Buchanan’s description of Juggernaut became quite popular. Christian Researches in Asia was reprinted in numerous editions in America and Britain. The descriptions of Juggernaut were also excerpted in nearly every missionary magazine in the country. So, when the first American missionaries were sent to India from New England in 1812, it is no surprise that they sent back their own descriptions of Juggernaut to be published in America missionary magazines that continued to represent the god as violent and idolatrous. This image of Juggernaut was so well-known in Protestant missionary circles that one missionary magazine from 1813 even used Juggernaut as a metaphor for the vice of alcohol. Like Juggernaut, the article argued, alcohol has “shrines on the banks of almost every brook” and “four thousand self-devoted human victims, immolated every year upon its altars.” Thus, “juggernaut” started to become a term for any violent or dangerous force.
Over the next decades, as Americans learned more about India and Hindu religions, the meaning of “Juggernaut” began to split between its general use as a powerful dangerous force and its more specific reference to the Hindu god at Puri. For example, an article in Harper’s in 1878 titled “Juggernaut” quickly informed readers that “Juggernaut” was really named “Jagannath” and then proceeded to give the history of the temple at Puri. The article included a number of engravings depicting the floorplan of the temple, Jagannath’s chariot, and the forms of the god. Unlike the earlier missionary representations, the article in Harper’s sought to inform readers about the history of Jagannath and explain what devotees did and why they did it.

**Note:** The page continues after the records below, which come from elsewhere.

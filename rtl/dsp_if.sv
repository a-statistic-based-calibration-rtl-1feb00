// DSP interface: the register bus through which the DSP runs the system.
//
// The DSP starts a record capture or a calibration, reads the captured
// samples out of the channel FIFOs, reads the statistics, DCWs and iteration
// counts, and can write a DCW by hand.  Register map (word addresses):
//   0x00 W  CTRL     bit0: start calibration, bit1: start capture (pulses)
//   0x01 R  STATUS   bit0 cal busy, bit1 cal done (sticky), bit2 cal error,
//                    bit3 capture active, bit4 capture done (sticky),
//                    bits 8+k FIFO k full, bits 16+k FIFO k empty
//   0x02 RW RX_EN    bit0: IDDR receivers enabled (1 after reset)
//   0x03 W  IRQCLR   write 1 to bit1 / bit4 to clear the sticky flags
//   0x04 W  DCW      bits 9:0 value, 17:16 channel, 21:20 kind (0 offset,
//                    1 gain, 2 phase); taken only while no calibration runs
//   0x08+k R FIFO k  pops one word: {x_k[2j+1], x_k[2j]} in bits 15:0
//   0x10+k R offset DCW k, 0x14+k gain DCW k, 0x18+k phase DCW k
//   0x20+k R sum_k, 0x24+k abs sum_k, 0x28+k product sum_k (bits 31:0)
//   0x30+i R steps of timing stage i
// A capture empties the FIFOs and writes every received sample pair until
// all FIFOs are full; then capture done is set.  While a calibration runs it
// owns the FIFOs: capture starts and FIFO pops from the bus are ignored.  irq is high while either
// sticky flag is set.
//
// Timing: dsp_wr and dsp_rd are one-clock strobes with dsp_addr (and
// dsp_wdata) valid; read data appear with dsp_rvalid one clock after dsp_rd.
// The existence of a DSP interface that lets the DSP control the ADC and the
// IDDRs and read the FIFOs follows the published system; the bus and the
// register map are this design's.
module dsp_if
  import tiadc_pkg::*;
#(
  parameter int unsigned M_P     = M,
  parameter int unsigned ACC_W_P = ACC_W,
  parameter int unsigned FIFO_W  = 2 * DATA_W,
  parameter int unsigned CNT_W   = 15
) (
  input  logic                      clk,
  input  logic                      rst_n,
  // DSP bus
  input  logic [7:0]                dsp_addr,
  input  logic                      dsp_wr,
  input  logic                      dsp_rd,
  input  logic [31:0]               dsp_wdata,
  output logic [31:0]               dsp_rdata,
  output logic                      dsp_rvalid,
  output logic                      irq,
  // receivers and FIFOs
  output logic                      rx_en,
  input  logic                      rx_valid,
  output logic                      fifo_clr,
  output logic                      fifo_wr,
  output logic [M_P-1:0]            fifo_rd,
  input  logic [FIFO_W-1:0]         fifo_rdata [M_P],
  input  logic [M_P-1:0]            fifo_full,
  input  logic [M_P-1:0]            fifo_empty,
  // calibration
  output logic                      cal_start,
  input  logic                      cal_busy,
  input  logic                      cal_done,
  input  logic                      cal_err,
  output logic                      man_valid,
  output dcw_req_t                  man_req,
  input  dcw_t                      dcw_off   [M_P],
  input  dcw_t                      dcw_gain  [M_P],
  input  dcw_t                      dcw_phase [M_P],
  input  logic signed [ACC_W_P-1:0] st_sum  [M_P],
  input  logic signed [ACC_W_P-1:0] st_abs  [M_P],
  input  logic signed [ACC_W_P-1:0] st_prod [M_P],
  input  logic [CNT_W:0]            iters [M_P-1]
);

  logic       cap_active, cap_done_f, cal_done_f;
  logic [7:0] raddr;

  assign fifo_wr = cap_active && rx_valid;
  assign irq     = cap_done_f || cal_done_f;

  // a FIFO pops on the clock edge that takes the read, so that its
  // synchronous read data are there with dsp_rvalid
  always_comb begin
    fifo_rd = '0;
    if (dsp_rd && !cal_busy && dsp_addr[7:2] == 6'h02 && int'(dsp_addr[1:0]) < M_P)
      fifo_rd[dsp_addr[1:0]] = 1'b1;
  end

  always_ff @(posedge clk) begin
    if (!rst_n) begin
      rx_en <= 1'b1; cap_active <= 1'b0; cap_done_f <= 1'b0; cal_done_f <= 1'b0;
      cal_start <= 1'b0; fifo_clr <= 1'b0; man_valid <= 1'b0; man_req <= '0;
      raddr <= '0; dsp_rvalid <= 1'b0;
    end else begin
      cal_start <= 1'b0;
      fifo_clr  <= 1'b0;
      man_valid <= 1'b0;
      dsp_rvalid <= dsp_rd;

      if (cal_done) cal_done_f <= 1'b1;
      if (cap_active && (&fifo_full)) begin
        cap_active <= 1'b0;
        cap_done_f <= 1'b1;
      end

      if (dsp_wr) begin
        unique case (dsp_addr)
          8'h00: begin
            cal_start <= dsp_wdata[0] && !cal_busy;
            if (dsp_wdata[1] && !cal_busy) begin
              fifo_clr   <= 1'b1;
              cap_active <= 1'b1;
              cap_done_f <= 1'b0;
            end
          end
          8'h02: rx_en <= dsp_wdata[0];
          8'h03: begin
            if (dsp_wdata[1]) cal_done_f <= 1'b0;
            if (dsp_wdata[4]) cap_done_f <= 1'b0;
          end
          8'h04: if (!cal_busy) begin
            man_valid     <= 1'b1;
            man_req.value <= dsp_wdata[DCW_W-1:0];
            man_req.ch    <= dsp_wdata[17:16];
            man_req.kind  <= dcw_kind_e'(dsp_wdata[21:20]);
          end
          default: ;
        endcase
      end

      if (dsp_rd) raddr <= dsp_addr;
    end
  end

  // read data: selected by the address of the read one clock earlier
  always_comb begin
    logic [1:0] c;
    c = raddr[1:0];
    dsp_rdata = '0;
    if (raddr == 8'h01) begin
      dsp_rdata[0] = cal_busy;
      dsp_rdata[1] = cal_done_f;
      dsp_rdata[2] = cal_err;
      dsp_rdata[3] = cap_active;
      dsp_rdata[4] = cap_done_f;
      dsp_rdata[8 +: M_P]  = fifo_full;
      dsp_rdata[16 +: M_P] = fifo_empty;
    end else if (raddr == 8'h02) dsp_rdata[0] = rx_en;
    else if (int'(c) < M_P) begin
      unique case (raddr[7:2])
        6'h02: dsp_rdata = 32'(fifo_rdata[c]);
        6'h04: dsp_rdata = 32'(dcw_off[c]);
        6'h05: dsp_rdata = 32'(dcw_gain[c]);
        6'h06: dsp_rdata = 32'(dcw_phase[c]);
        6'h08: dsp_rdata = st_sum[c][31:0];
        6'h09: dsp_rdata = st_abs[c][31:0];
        6'h0A: dsp_rdata = st_prod[c][31:0];
        6'h0C: if (int'(c) < M_P - 1) dsp_rdata = 32'(iters[c]);
        default: ;
      endcase
    end
  end

endmodule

“Juggernaut” continued to be used as a reference to Jagannath, but its meaning was increasingly separated from any reference to the Hindu god. Use of the proper “Juggernaut” peaked in the early nineteenth century, while the use of the lowercase “juggernaut” slowly grew from the end of the nineteenth century to the present. By the 1930s, an anti-communist book labeled communism “the red juggernaut.” In 1963, The Juggernaut made his first appearance as a villain in Marvel’s X-Men comics. Juggernaut no longer had anything to do with the temple in India, but it still represented power, violence, death, and danger.
The two hundred year history of American use of “juggernaut” teaches an important lesson. From the beginning, “Juggernaut” and “Jagannath” were not the same thing. The process of Anglicization and translation that Buchanan and others engaged in meant that “Juggernaut” was a product of the British and American imagination. To say that Christian missionaries “misrepresented” or “misunderstood” Jagannath would be putting it too softly. They imagined Juggernaut as a foil, an Other, against which they could advocate for Christian missions. The missionary image of Juggernaut in the 1800s tells us more about the fears and values of Protestant missionaries than it does anything about people in India. As “Juggernaut” spread beyond missionary magazines and became the lower case “juggernaut,” the Christian missionary image of an “idol” on a chariot rolling through the Indian streets dropped away, but the sense of a giant, powerful, violent unstoppable force moving ahead endured. For two hundred years, juggernauts have rolled on in American imaginations.